A enfermeira Laura Silveira, funcionária do posto de saúde de Sossego, sabe exatamente as consequências dessa demora em construir uma rede de coleta de esgoto e água encanada. No segundo semestre de 2010, o município de 3 157 habitantes teve seis casos de hepatite A, um número alarmante ante a média anual brasileira de 5,4 por 100 000 pessoas. Outro problema comum é a diarreia infantil. Por essas e outras doenças, Sossego tem um Índice de Desenvolvimento Humano entre o da Guiné Equatorial e o de Gana, na África. A falta de infraestrutura tem sido aliviada por programas emergenciais. Desde 2007, 85% da população rural recebe água gratuitamente da Operação Pipa, programa administrado pelo Exército com verba do Ministério da Integração Nacional. Iniciado no governo de Fernando Henrique Cardoso, o programa foi ampliado nos últimos oito anos. São os militares que contratam os “pipeiros”, analisam a qualidade da água e fiscalizam os volumes colocados em cisternas de 754 municípios em estados do Nordeste, em Tocantins e em Minas Gerais.

Os números totais da operação são impressionantes. Todo dia, mais de 2 400 caminhões distribuem 31 milhões de litros de água para 2,2 milhões de pessoas por 132 000 quilômetros de estradas. Antes da Operação Pipa e da construção de cisternas, as famílias mais pobres do semiárido eram obrigadas a caminhar horas até os açudes e a improvisar barreiros — fossos feitos na terra para conservar por algum tempo a água da chuva. Hoje, com a distribuição de água, os comerciantes mais bem-sucedidos nessas regiões são, não por coincidência, os proprietários de caminhão-pipa. Em Sossego, eles compõem a elite local e podem se dar ao luxo de contratar, por 15 reais semanais, uma das lavadeiras da cidade — Rosinha Caboré, Teresa dos Santos, Lenira de Chico, “Do Céu” e Carmelita.

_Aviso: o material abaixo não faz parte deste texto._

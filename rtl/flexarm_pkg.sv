// flexarm_pkg - types and constants shared by the FlexARM1 pipeline.
//
// The FlexARM1 executes a subset of the 32-bit ARM instruction set, so the
// opcode, condition and shift encodings below are the ARM ones. The decoded
// control word (ctrl_t) and the event strobes (stat_t) are this design's own
// layout: the ID stage fills a ctrl_t, which then travels down the pipeline.
package flexarm_pkg;

  // ARM data-processing opcodes, instruction bits 24:21.
  typedef enum logic [3:0] {
    OP_AND = 4'h0, OP_EOR = 4'h1, OP_SUB = 4'h2, OP_RSB = 4'h3,
    OP_ADD = 4'h4, OP_ADC = 4'h5, OP_SBC = 4'h6, OP_RSC = 4'h7,
    OP_TST = 4'h8, OP_TEQ = 4'h9, OP_CMP = 4'hA, OP_CMN = 4'hB,
    OP_ORR = 4'hC, OP_MOV = 4'hD, OP_BIC = 4'hE, OP_MVN = 4'hF
  } alu_op_e;

  // ARM condition field, instruction bits 31:28.
  typedef enum logic [3:0] {
    C_EQ = 4'h0, C_NE = 4'h1, C_CS = 4'h2, C_CC = 4'h3,
    C_MI = 4'h4, C_PL = 4'h5, C_VS = 4'h6, C_VC = 4'h7,
    C_HI = 4'h8, C_LS = 4'h9, C_GE = 4'hA, C_LT = 4'hB,
    C_GT = 4'hC, C_LE = 4'hD, C_AL = 4'hE, C_NV = 4'hF
  } cond_e;

  // ARM shift types, instruction bits 6:5.
  typedef enum logic [1:0] {
    SH_LSL = 2'd0, SH_LSR = 2'd1, SH_ASR = 2'd2, SH_ROR = 2'd3
  } shift_e;

  // Forwarding source of one EX operand.
  typedef enum logic [1:0] {
    FWD_RF  = 2'd0,   // value read from the register file in ID
    FWD_MEM = 2'd1,   // result held in EX/MEM
    FWD_WB  = 2'd2    // result held in MEM/WB
  } fwd_e;

  typedef struct packed {
    logic n, z, c, v;
  } flags_t;

  // Decoded control word. Operand A is always register rn; operand 2 is
  // either the immediate unit's constant or register rm through the barrel
  // shifter; rc is the shift-amount register (Rs) or the store data (Rd).
  typedef struct packed {
    logic       valid;      // a supported instruction (else a no-op)
    alu_op_e    alu_op;
    logic       set_flags;  // updates NZCV
    logic       reg_write;  // writes rd
    logic [3:0] rd;
    logic       use_rn, use_rm, use_rc;
    logic [3:0] rn, rm, rc;
    logic       op2_imm;    // operand 2 is the immediate
    logic       imm_dp;     // immediate is a rotated data-processing constant
    logic       shift_reg;  // shift amount comes from rc
    shift_e     shift_type;
    logic [4:0] shift_imm;
    logic       mem_read, mem_write, mem_byte;
    logic       branch, link;
  } ctrl_t;

  // One-cycle event strobes, brought out for observation and test.
  typedef struct packed {
    logic retire;       // an instruction passed its condition in EX
    logic cond_fail;    // an instruction was squashed by its condition
    logic stall;        // load-use stall
    logic flush;        // taken branch or write to R15
    logic fwd_mem;      // an operand was forwarded from EX/MEM
    logic fwd_wb;       // an operand was forwarded from MEM/WB
    logic shift_by_reg; // register-specified shift executed
    logic io_access;    // data access went to the I/O ports
  } stat_t;

  localparam logic [31:0] NOP_INSTR = 32'hE1A0_0000;  // MOV r0, r0

endpackage
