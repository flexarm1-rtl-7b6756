// flexarm_alu - the FlexARM1 arithmetic and logic unit.
//
// Performs the sixteen ARM data-processing operations on operand A (Rn) and
// operand B (the shifted operand 2) and computes the N, Z, C and V flags the
// operation would set. Arithmetic operations (SUB, RSB, ADD, ADC, SBC, RSC,
// CMP, CMN) share one 33-bit adder whose inputs are inverted as needed; C is
// its carry-out (for subtraction, "no borrow") and V its signed overflow.
// Logical operations take C from the barrel shifter (shc) and keep V.
// Whether the flags are written, and whether the result is, is decided
// outside (set_flags, and the TST/TEQ/CMP/CMN opcodes write no register).
// The operation set is the ARM one; the adder-sharing structure is this
// design's choice. Purely combinational.
module flexarm_alu
  import flexarm_pkg::*;
(
  input  alu_op_e     op,
  input  logic [31:0] a,
  input  logic [31:0] b,
  input  flags_t      flags_in,
  input  logic        shc,
  output logic [31:0] y,
  output flags_t      flags_out
);

  logic [31:0] x1, x2;
  logic        ci;
  logic [32:0] sum;
  logic        arith;

  always_comb begin
    // adder operand selection
    x1 = a; x2 = b; ci = 1'b0; arith = 1'b1;
    unique case (op)
      OP_SUB, OP_CMP: begin x1 = a;  x2 = ~b; ci = 1'b1;        end
      OP_RSB:         begin x1 = b;  x2 = ~a; ci = 1'b1;        end
      OP_ADD, OP_CMN: begin x1 = a;  x2 = b;  ci = 1'b0;        end
      OP_ADC:         begin x1 = a;  x2 = b;  ci = flags_in.c;  end
      OP_SBC:         begin x1 = a;  x2 = ~b; ci = flags_in.c;  end
      OP_RSC:         begin x1 = b;  x2 = ~a; ci = flags_in.c;  end
      default:        arith = 1'b0;
    endcase
    sum = {1'b0, x1} + {1'b0, x2} + {32'd0, ci};

    unique case (op)
      OP_AND, OP_TST: y = a & b;
      OP_EOR, OP_TEQ: y = a ^ b;
      OP_ORR:         y = a | b;
      OP_MOV:         y = b;
      OP_BIC:         y = a & ~b;
      OP_MVN:         y = ~b;
      default:        y = sum[31:0];
    endcase

    flags_out.n = y[31];
    flags_out.z = (y == 32'd0);
    if (arith) begin
      flags_out.c = sum[32];
      flags_out.v = (x1[31] == x2[31]) && (sum[31] != x1[31]);
    end else begin
      flags_out.c = shc;
      flags_out.v = flags_in.v;
    end
  end

endmodule
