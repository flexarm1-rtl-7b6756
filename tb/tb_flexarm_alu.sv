// tb_flexarm_alu - checks all sixteen ALU operations and their flags
// against a 64-bit integer reference, with random and boundary operands.
module tb_flexarm_alu;
  import flexarm_pkg::*;
  import flexarm_tb_pkg::*;

  alu_op_e     op;
  logic [31:0] a, b, y, ey;
  flags_t      fi, fo;
  logic        shc;
  bit          en, ez, ec, ev;
  int checks = 0, failures = 0;
  logic [31:0] corner [6] = '{32'h0, 32'h1, 32'h7FFF_FFFF, 32'h8000_0000, 32'hFFFF_FFFF, 32'h8000_0001};

  flexarm_alu dut (.op, .a, .b, .flags_in(fi), .shc, .y, .flags_out(fo));

  initial begin
    #100000;
    failures++;
    $display("TB_RESULT checks=%0d failures=%0d", checks, failures);
    $finish;
  end

  initial begin
    for (int i = 0; i < 6000; i++) begin
      op  = alu_op_e'(i % 16);
      a   = (i % 5 == 0) ? corner[$urandom_range(5)] : $urandom;
      b   = (i % 3 == 0) ? corner[$urandom_range(5)] : $urandom;
      fi  = flags_t'($urandom_range(15));
      shc = $urandom_range(1);
      #1;
      alu_ref(op, a, b, fi.c, shc, fi.v, ey, en, ez, ec, ev);
      checks++;
      if (y !== ey || fo !== {en, ez, ec, ev}) begin
        failures++;
        if (failures < 10)
          $display("FAIL op=%s a=%h b=%h fi=%b -> %h %b exp %h %b%b%b%b",
                   op.name(), a, b, fi, y, fo, ey, en, ez, ec, ev);
      end
    end
    $display("TB_RESULT checks=%0d failures=%0d", checks, failures);
    $finish;
  end
endmodule
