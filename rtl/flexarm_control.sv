// flexarm_control - the FlexARM1 control unit.
//
// Directs the pipeline in two ways. First, it evaluates an instruction's
// ARM condition field against the N, Z, C, V flags when the instruction is in
// EX (EQ, NE, CS, CC, MI, PL, VS, VC, HI, LS, GE, LT, GT, LE and AL; NV never
// passes); an instruction that fails is squashed there. Second, it turns the
// hazard unit's stall and EX's redirect (taken branch or write to R15) into
// pipeline-register controls:
//   stall    : PC and IF/ID hold, a bubble enters ID/EX;
//   redirect : PC loads the target, IF/ID and ID/EX are flushed (two
//              instructions lost); it overrides a stall.
// Flush and stall policy are this design's choices. Purely combinational.
module flexarm_control
  import flexarm_pkg::*;
(
  input  cond_e  cond,
  input  flags_t flags,
  output logic   cond_pass,
  input  logic   stall,
  input  logic   redirect,
  output logic   pc_en,
  output logic   ifid_en,
  output logic   ifid_flush,
  output logic   idex_flush
);

  always_comb begin
    unique case (cond)
      C_EQ: cond_pass =  flags.z;
      C_NE: cond_pass = !flags.z;
      C_CS: cond_pass =  flags.c;
      C_CC: cond_pass = !flags.c;
      C_MI: cond_pass =  flags.n;
      C_PL: cond_pass = !flags.n;
      C_VS: cond_pass =  flags.v;
      C_VC: cond_pass = !flags.v;
      C_HI: cond_pass =  flags.c && !flags.z;
      C_LS: cond_pass = !flags.c ||  flags.z;
      C_GE: cond_pass = (flags.n == flags.v);
      C_LT: cond_pass = (flags.n != flags.v);
      C_GT: cond_pass = !flags.z && (flags.n == flags.v);
      C_LE: cond_pass =  flags.z || (flags.n != flags.v);
      C_AL: cond_pass = 1'b1;
      default: cond_pass = 1'b0;
    endcase

    pc_en      = redirect || !stall;
    ifid_en    = redirect || !stall;
    ifid_flush = redirect;
    idex_flush = redirect || stall;
  end

endmodule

De toda a população da cidade, essas cinco mulheres são as que correm mais risco de perder o trabalho nos próximos meses. A Companhia de Água e Esgoto da Paraíba, que acumula um prejuízo mensal da ordem de 6 milhões de reais, promete levar água encanada à cidade ainda neste ano. Os canos entre a adutora e o centro de Sossego já foram colocados. Falta fazer a rede de distribuição das ruas e acabar a construção do reservatório. As obras estão paradas desde dezembro (o prefeito de Sossego apoiou o candidato derrotado na última eleição), mas os sosseguenses não perderam a esperança. Até nas ruas da área mais pobre da cidade há valetas à espera dos canos.

A expectativa pela chegada da água é grande. “Se a obra for realmente concluída, vai ser uma revolução”, diz Genaldo de Souza Pereira, um dos mais combativos vereadores da oposição local. “Será o enterro da política da seca.” Sossego vai continuar sendo uma cidade sem hospital, sem banco, sem hotel, mas finalmente com água encanada na área urbana. Para dona Severina e toda a população da zona rural, onde não estão previstas obras, a vida vai continuar sendo o velho clichê. A água do Exército seguirá sendo usada a conta- gotas. De janeiro a julho, seu Antonio vai plantar milho, feijão e fava. No resto do ano, dona Severina vai continuar “esperando a chuva de Deus”.